Volume 5, Number 5, Page 3
Ecuador
Congress Considers Emergency Tax Reform Measure
Extensive Changes Proposed by Interim Government
by Miguel Andrade Cevallos
Ecuadoran President Fabian Alarcón has sent Congress an "urgent emergency law" bill that would make extensive changes to Ecuador’s income tax laws. Under the Constitution, Congress must approve or deny a bill within 10 days when sent as an "urgent emergency law."
The bill has several far-reaching provisions — eliminating tax evasion, increasing the number of taxpayers, and making public the use of all taxes collected by the government. It is an extensive proposal, including over 125 articles that would modify or eliminate provisions of the income tax law (Ley de Régimen Tributario Interno).
Although the bill would assist in balancing Ecuador’s deficit, it is unlikely to pass as submitted. (At press time, approval or denial was due to be decided by the end of February.) The bill was proposed by an interim government that will remain in power until August. Moreover, the bill has encountered strong opposition in Congress and is opposed by many private organizations, including the Chamber of Commerce and the Industrial Chamber.
Under the bill, tax would be levied on income minus deductions and exempt income. The personal income tax rate would range from zero to 25 percent, while corporations would be taxed at a flat rate of 25 percent. However, no corporation would pay less than 1.25 percent of gross income without deductions.
The bill calls for the creation of a "tributary control document." Presentation of this document would be required to obtain a bank loan and pay municipal taxes.
Withholding taxes would apply to all payments made by corporations.

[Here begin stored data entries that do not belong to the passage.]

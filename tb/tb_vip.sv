// tb_vip: loads random coefficients, applies random data vectors and compares
// the inner product with the exact sum of c(i)*V(i); also checks that the
// coefficient registers hold while coef_load is low, that the result follows
// v in the same cycle, and that the tree takes exactly N x K words.
module tb_vip;
  import dct_ref_pkg::*;
  localparam int N  = 8;
  localparam int B  = 16;
  localparam int VW = B + 1;
  localparam int H  = N / 2;
  localparam int ACC_W = 2 * B + $clog2(H) + 1;

  logic clk = 1'b0, rst_n = 1'b0, coef_load = 1'b0;
  logic signed [B-1:0]     coef_in [H];
  logic signed [VW-1:0]    v [H];
  logic signed [ACC_W-1:0] y;
  longint cref [H];
  int checks = 0, failures = 0;

  always #5 clk = ~clk;

  vip #(.N(N), .B(B), .VW(VW), .K(4)) dut (
    .clk(clk), .rst_n(rst_n), .coef_load(coef_load), .coef_in(coef_in), .v(v), .y(y));

  task automatic apply_and_check();
    longint want = 0;
    for (int i = 0; i < H; i++) begin
      v[i] = VW'(rnd(VW));
      want += cref[i] * longint'(v[i]);
    end
    #1;
    checks++;
    if (longint'(y) != want) begin
      failures++;
      $display("FAIL y=%0d want=%0d", y, want);
    end
  endtask

  initial begin
    for (int i = 0; i < H; i++) begin coef_in[i] = '0; v[i] = '0; end
    repeat (2) @(posedge clk);
    rst_n = 1'b1;
    // The sign correction must ride inside the multipliers: exactly N x K
    // words enter the compressor tree.
    checks++;
    if (dut.NW != N * 4) begin
      failures++;
      $display("FAIL %0d words in the compressor tree", dut.NW);
    end
    for (int set = 0; set < 40; set++) begin
      @(negedge clk);
      for (int i = 0; i < H; i++) begin
        cref[i]    = (set == 0) ? -32768 : (set == 1) ? 32767 : rnd(B);
        coef_in[i] = B'(cref[i]);
      end
      coef_load = 1'b1;
      @(negedge clk);
      coef_load = 1'b0;
      // New values on coef_in must not reach the registers now.
      for (int i = 0; i < H; i++) coef_in[i] = B'(rnd(B));
      if (set == 0) begin
        for (int i = 0; i < H; i++) v[i] = {1'b1, {(VW-1){1'b0}}};
        #1;
        checks++;
        if (longint'(y) != -32768 * -65536 * H) begin
          failures++;
          $display("FAIL extreme y=%0d", y);
        end
      end
      for (int n = 0; n < 50; n++) apply_and_check();
      @(negedge clk);
      for (int n = 0; n < 5; n++) apply_and_check();
    end
    $display("TB_RESULT checks=%0d failures=%0d", checks, failures);
    $finish;
  end

  initial begin
    repeat (20000) @(posedge clk);
    failures++;
    $display("TB_RESULT checks=%0d failures=%0d", checks, failures);
    $finish;
  end
endmodule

Withholding rates are as follows: 2 percent on all payments without any deduction, 8 percent on all payments made to professionals such as doctors and lawyers, and 3 percent on reassurance and assignment of insurance agreements. The withholding tax would be considered a tax credit.
Corporations engaged in the exploitation and exploration of oil resources would pay a flat rate of 44.4 percent; however, if income is reinvested, that rate would be reduced to 25 percent. These corporations would also be subject to tax based on their monthly production. Corporations producing up to 30,000 barrels of oil per day or its equivalent of gas would not pay tax. Companies that produce more than 30,000 barrels would pay a basic tax of 3 percent plus 1 percent for each 10,000 additional barrels, up to a maximum of 30 percent. Contractors that find oil of less than 15 grades API are excluded from this tax.
Income obtained through capital investments that generate interest and similar operations will be subject to a flat tax. The following rules would apply:
| # days investments held |
tax rate |
| 90 |
8% |
| 91-180 |
6% |
| 181-270 |
3% |
| 271-360 |
1% |
| 360+ |
0% |
Under the bill, the VAT rate would be 10 percent on transfers of goods and services. Exemptions similar to those now in effect would apply. Some new services, such as professional services, would become subject to VAT. Also, the special consumption tax would be maintained, but rates would be changed. The bill would become effective when published.
Miguel Andrade Cevallos is a lawyer in Quito, Ecuador. This article was reprinted with permission from Tax Analysts.